На другой день Паоло готовился к отъезду, а Принцесса, стоя на коленях перед старым, неуклюжим сундуком, помогала укладывать в него кое-какое платье, книги и ноты, на которых она нацарапала свое имя в те счастливые дни. Сколько раз она видела на нем это платье! Теперь одна вещь покрывала другую, и больно было смотреть, как они исчезают навсегда. Паоло подавал ей одежду, доставая ее то из комода, то из шкафа, она осматривала каждую вещь, развертывала и складывала опять, затем старательно выбирала ей место среди носков и платков, чтобы она не помялась. Они почти не разговаривали, делая вид, что спешат. Девушка отложила в сторону старый календарь, на котором Паоло обычно делал различные записи.
— Оставишь это мне? — спросила Принцесса. Он кивнул головой, не оборачиваясь.
Когда сундук был уложен, на стульях и на вешалке оставалась еще кое-какая ветхая одежда и старое пальто.
— Это я приберу завтра, — сказал Паоло.
Девушка нажала коленом на крышку, а Паоло затянул потуже ремни. Затем она подошла к кровати, на которой оставила вуаль и зонтик, и печально присела на край. Стены казались голыми и унылыми, в комнате оставался лишь большой сундук; Паоло ходил взад и вперед, роясь в ящиках и связывая в узел последние вещи.
Вечером они пошли в последний раз погулять. Она робко опиралась на его руку, как будто возлюбленный постепенно становился ей чужим. Они зашли к Фоссати, как, бывало, в праздничные дни, но там им не стало веселее, и они скоро ушли. Молодой человек думал, что все эти люди вернутся сюда еще не раз и встретят Принцессу, а Принцесса думала, что не увидит уж больше Паоло в этой толпе. Молодые люди зашли, как обычно, выпить пива в маленькое кафе на площади Бонапарта. Паоло нравилась эта большая площадь, где он в летние вечера столько раз гулял под руку со своей Принцессой. Издали доносилась музыка из кафе Ньокки и виднелись ярко освещенные полукруглые окна театра Даль Верме. Огни полутемной улицы время от времени мигали, у кафе и пивных толпился народ. В далеком темном небе мерцали звезды, то тут, то там в темных аллеях и между деревьями светились газовые фонари и, чернея, мелькали молчаливые пары. «Вот и последний вечер!» — думал Паоло.
Они сели в слабо освещенном уголке, подальше от толпы, возле изгороди из рахитичных кустов, посаженных в старые бочки из-под керосина. Принцесса сорвала два листочка и один протянула Паоло — в прежнее время она непременно бы рассмеялась. Подошел слепой, бренча на гитаре поочередно все известные ему песенки. Паоло отдал ему всю мелочь, которая была у него в карманах.

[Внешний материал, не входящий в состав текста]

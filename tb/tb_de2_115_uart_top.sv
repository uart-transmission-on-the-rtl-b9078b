// tb_de2_115_uart_top: end-to-end test of the board top level at its default
// parameters (50 MHz clock, 9600 baud, 8N1), with no parameter overrides.
//
// A receiver written here plays the part of the PC at the far end of the
// cable: it waits for a falling edge on UART_TXD, samples each bit in the
// middle of its period using a bit time it computes itself from 50 MHz and
// 9600 baud, checks the stop bit, and compares the byte with what was sent.
// Independently it checks that every bit lasts 5208 cycles (a line edge may
// only come a whole number of bit periods after the start edge).
//
// Mechanisms exercised and counted: a frame loaded from idle, back-to-back
// frames with 'transmit' held, the return to idle when 'transmit' falls (the
// bit counter's clear), and a reset in the middle of a frame. Each must
// happen at least once.
module tb_de2_115_uart_top;
  localparam int unsigned CLK_HZ = 50_000_000;
  localparam int unsigned BAUD   = 9_600;
  localparam int unsigned P = int'($floor(real'(CLK_HZ) / real'(BAUD) + 0.5));

  logic       clk = 1'b0;
  logic       reset;
  logic       transmit;
  logic [7:0] data;
  logic       txd;
  int         checks = 0, failures = 0;
  longint     cyc = 0;
  int         n_from_idle = 0, n_back_to_back = 0, n_to_idle = 0, n_reset = 0;

  de2_115_uart_top dut (
    .CLOCK_50(clk), .reset(reset), .transmit(transmit), .data(data), .UART_TXD(txd)
  );

  always #10 clk = ~clk;             // 50 MHz
  always @(posedge clk) cyc <= cyc + 1;

  task automatic check(input bit ok, input string what);
    checks++;
    if (!ok) begin
      failures++;
      $display("FAIL: %s (cycle %0d)", what, cyc);
    end
  endtask

  // PC-side receiver: wait for a start edge, then sample mid-bit.
  // Returns the received byte, the stop bit, the start cycle and whether a
  // frame was seen within 'limit' cycles.
  task automatic receive(input int limit, output logic [7:0] b, output logic stop,
                         output longint t_start, output bit got);
    got = 0; b = '0; stop = 1'b0; t_start = -1;
    for (int i = 0; i < limit; i++) begin
      @(negedge clk);
      if (!txd) begin got = 1; break; end
    end
    if (!got) return;
    t_start = cyc;
    repeat (P / 2) @(negedge clk);
    check(!txd, "start bit still low at its middle");
    for (int k = 0; k < 8; k++) begin
      repeat (P) @(negedge clk);
      b[k] = txd;
    end
    repeat (P) @(negedge clk);
    stop = txd;
    repeat (P - P / 2 - 1) @(negedge clk);   // to the last cycle of the stop bit
  endtask

  // Edge-timing monitor: every edge on the line during a frame must lie a
  // whole number of bit periods after that frame's start edge.
  longint mon_start = -1;
  logic   txd_d = 1'b1;
  int     edge_bad = 0, edge_seen = 0;
  bit     mon_on = 1'b1;                       // off around a deliberate reset
  always @(negedge clk) begin
    txd_d <= txd;
    if (!mon_on) mon_start <= -1;
    else if (txd != txd_d) begin
      if (mon_start < 0 || cyc - mon_start >= longint'(10 * P)) begin
        if (!txd) mon_start <= cyc;          // a new frame's start edge
        else edge_bad++;                      // rising edge outside a frame
      end else begin
        edge_seen++;
        if ((cyc - mon_start) % longint'(P) != 0) edge_bad++;
      end
    end
  end

  initial begin
    #(20ns * 200 * P);
    failures++;
    $display("FAIL: watchdog expired");
    $display("TB_RESULT checks=%0d failures=%0d", checks, failures);
    $finish;
  end

  initial begin
    logic [7:0] b, sent, next;
    logic stop;
    longint t, t_prev;
    bit got;
    check(P == 5208, "bit period is 5208 cycles");
    reset = 1'b1; transmit = 1'b0; data = 8'h00;
    repeat (5) @(negedge clk);
    reset = 1'b0;

    // 1. One byte from idle; data changes right after the frame starts.
    sent = 8'hA7;
    data = sent;
    transmit = 1'b1;
    t = cyc;
    receive(2 * P, b, stop, t_prev, got);
    transmit = 1'b0;
    data = 8'h00;
    check(got && t_prev - t >= 1 && t_prev - t <= longint'(P), "frame starts within one bit period");
    check(b == sent, $sformatf("received %02h, sent %02h", b, sent));
    check(stop, "stop bit is 1");
    if (got) n_from_idle++;
    receive(3 * P, b, stop, t, got);
    check(!got, "no frame once transmit is low");
    if (!got) n_to_idle++;

    // 2. Three bytes back to back with transmit held high.
    sent = 8'h3C;
    data = sent;
    transmit = 1'b1;
    receive(2 * P, b, stop, t_prev, got);
    if (got) n_from_idle++;
    for (int n = 0; n < 3; n++) begin
      next = 8'($urandom);
      data = next;
      check(b == sent && stop, $sformatf("back-to-back byte %0d: got %02h, sent %02h", n, b, sent));
      if (n == 2) transmit = 1'b0;
      sent = next;
      receive(2 * P, b, stop, t, got);
      if (n < 2) begin
        check(got && t - t_prev == longint'(11 * P),
              $sformatf("frame spacing %0d cycles, expected %0d", t - t_prev, 11 * P));
        if (got) n_back_to_back++;
        t_prev = t;
      end else begin
        check(!got, "transmit low: no further frame");
        if (!got) n_to_idle++;
      end
    end

    // 3. Reset in the middle of a frame.
    data = 8'h00;
    transmit = 1'b1;
    repeat (3 * P) @(negedge clk);
    transmit = 1'b0;
    mon_on = 1'b0;
    reset = 1'b1;
    @(negedge clk);
    check(txd, "line high right after reset");
    reset = 1'b0;
    @(negedge clk);
    mon_on = 1'b1;
    n_reset++;
    receive(12 * P, b, stop, t, got);
    check(!got, "no frame after the reset");

    check(edge_bad == 0 && edge_seen > 0,
          $sformatf("%0d of %0d line edges off the 5208-cycle bit grid", edge_bad, edge_seen));
    check(n_from_idle > 0, "frame loaded from idle happened");
    check(n_back_to_back > 0, "back-to-back frames happened");
    check(n_to_idle > 0, "return to idle happened");
    check(n_reset > 0, "mid-frame reset happened");
    $display("mechanisms: from_idle=%0d back_to_back=%0d to_idle=%0d reset=%0d",
             n_from_idle, n_back_to_back, n_to_idle, n_reset);
    $display("TB_RESULT checks=%0d failures=%0d", checks, failures);
    $finish;
  end
endmodule
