* **Large warps.** The core holds a few big warps (4 warps of 256 threads on
  32 lanes) instead of many small ones. Each cycle it packs the threads of a
  large warp that are still active into a full 32-wide *sub-warp*. After a
  branch splits the threads, the lanes are still kept busy.
* **Two-level fetch scheduling.** Warps are split into fetch groups, and one
  group at a time has priority. The groups therefore reach their long memory
  stalls at different times, and one group computes while another waits.
* **Conditional accumulate and tree traverse.** These two instructions do the
  append and the tree step in hardware, with a shared log-depth prefix-sum
  circuit.
* **Row-buffer locality hints.** A load can carry a hint bit. After a hinted
  load, the DRAM controller keeps the row open for a short while, so the
  dependent request that follows (the next step of the same search) finds it
  still open.

Everything is SystemVerilog in `rtl/`. The top module is `lwm_core`. Every
block has a self-checking testbench in `tb/`.

## Large warps and the active mask

A large warp of K x N threads (8 x 32 by default) has one PC, one divergence
stack and a K-row by N-column active mask. Thread `t` of warp `w` lives in:

* row `r = (t / 32) % 8`
* column (lane) `c = t % 32`

Thread IDs are `w*256 + r*32 + c`.

Each lane has its own register-file bank, indexed by {warp, row, register}.
Lane `c` can therefore serve any row's thread of column `c` in any cycle. What
it cannot do is serve two threads of the same column at once. That restriction
is the packing rule:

В последний раз они увиделись на вокзале, в минуту отъезда, в горькую минуту торопливого прощания, когда люди не чувствуют больше ни стыда, ни увлечения, ни поэзии среди толкотни и шума равнодушной толпы отъезжающих. Принцесса как тень следовала за Паоло от багажной кладовой к билетной кассе, делая столько же шагов, сколько и Паоло, и молча держа свой зонтик под мышкой; она была бледна как полотно.
Он, напротив, был возбужден и казался очень занятым. Когда они входили в зал ожидания, контролер спросил билеты; Паоло предъявил свой, а у бедной девушки билета не было. Им пришлось лишь второпях пожать друг другу руку в толпе, которая толкалась у входа, при контролере, проверявшем билеты.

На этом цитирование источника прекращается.